What to work on: Identify and pull out each line of the entries in which "urandom" occurs.

[Records from a data source]
Content starts
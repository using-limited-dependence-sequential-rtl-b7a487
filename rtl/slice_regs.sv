// slice_regs: the tester-slice registers of the sequential decompressor.
//
// A tester slice is the b bits that arrive on the tester channels in one
// clock. The registers keep the last DEPTH (r) slices so that the XOR gates
// can combine free variables from up to r+1 consecutive clocks: held[0] is
// the slice of the previous shift, held[DEPTH-1] the oldest.
//
// The registers are cleared between test cubes so that every cube is encoded
// with its own free variables only. `clear` marks the start of a cube: alone
// it zeroes all registers; together with `shift` it also loads the new cube's
// first slice into held[0] while the older stages are zeroed, so cubes can
// follow each other without an idle clock. Clearing the registers follows
// the design description; the same-cycle load is this design's choice.
//
// Timing: one register stage per shift, updated on the rising clock edge;
// asynchronous active-low reset to zero.
module slice_regs
  import ldse_pkg::*;
#(
  parameter int unsigned WIDTH = TESTER_CHANNELS,
  parameter int unsigned DEPTH = SLICE_REGS
) (
  input  logic                         clk,
  input  logic                         rst_n,
  input  logic                         clear,
  input  logic                         shift,
  input  logic [WIDTH-1:0]             slice_in,
  output logic [DEPTH-1:0][WIDTH-1:0]  held
);

  always_ff @(posedge clk or negedge rst_n) begin
    if (!rst_n) begin
      held <= '0;
    end else if (shift) begin
      held[0] <= slice_in;
      for (int k = 1; k < int'(DEPTH); k++)
        held[k] <= clear ? '0 : held[k-1];
    end else if (clear) begin
      held <= '0;
    end
  end

endmodule
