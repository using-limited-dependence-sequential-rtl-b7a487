// tb_slice_regs: random shift/clear traffic against a queue model of the
// tester-slice registers, including clear-with-shift at a cube boundary.
module tb_slice_regs;
  import ldse_pkg::*;
  localparam int W = TESTER_CHANNELS;
  localparam int D = SLICE_REGS;

  logic clk = 0, rst_n = 0, clear = 0, shift = 0;
  logic [W-1:0] slice_in = '0;
  logic [D-1:0][W-1:0] held;
  int checks = 0, failures = 0;
  logic [D-1:0][W-1:0] model;
  int n_clear_shift = 0, n_clear_only = 0;

  slice_regs dut (.*);

  always #5 clk = ~clk;

  initial begin
    repeat (20000) @(posedge clk);
    failures++;
    $display("watchdog expired");
    $display("TB_RESULT checks=%0d failures=%0d", checks, failures);
    $finish;
  end

  initial begin
    model = '0;
    repeat (2) @(posedge clk);
    #1 rst_n = 1;
    checks++;
    if (held !== '0) begin failures++; $display("not zero after reset"); end
    for (int it = 0; it < 5000; it++) begin
      @(negedge clk);
      shift    = ($urandom % 4) != 0;
      clear    = ($urandom % 10) == 0;
      slice_in = W'($urandom);
      @(posedge clk);
      if (shift) begin
        for (int k = D - 1; k >= 1; k--) model[k] = clear ? '0 : model[k-1];
        model[0] = slice_in;
        if (clear) n_clear_shift++;
      end else if (clear) begin
        model = '0;
        n_clear_only++;
      end
      #1;
      checks++;
      if (held !== model) begin
        failures++;
        if (failures < 10) $display("mismatch it=%0d held=%h model=%h", it, held, model);
      end
    end
    checks++;
    if (n_clear_shift == 0 || n_clear_only == 0) failures++;
    $display("TB_RESULT checks=%0d failures=%0d", checks, failures);
    $finish;
  end
endmodule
Content ends
Finished exercise:
      shift    = ($urandom % 4) != 0;
      clear    = ($urandom % 10) == 0;
      slice_in = W'($urandom);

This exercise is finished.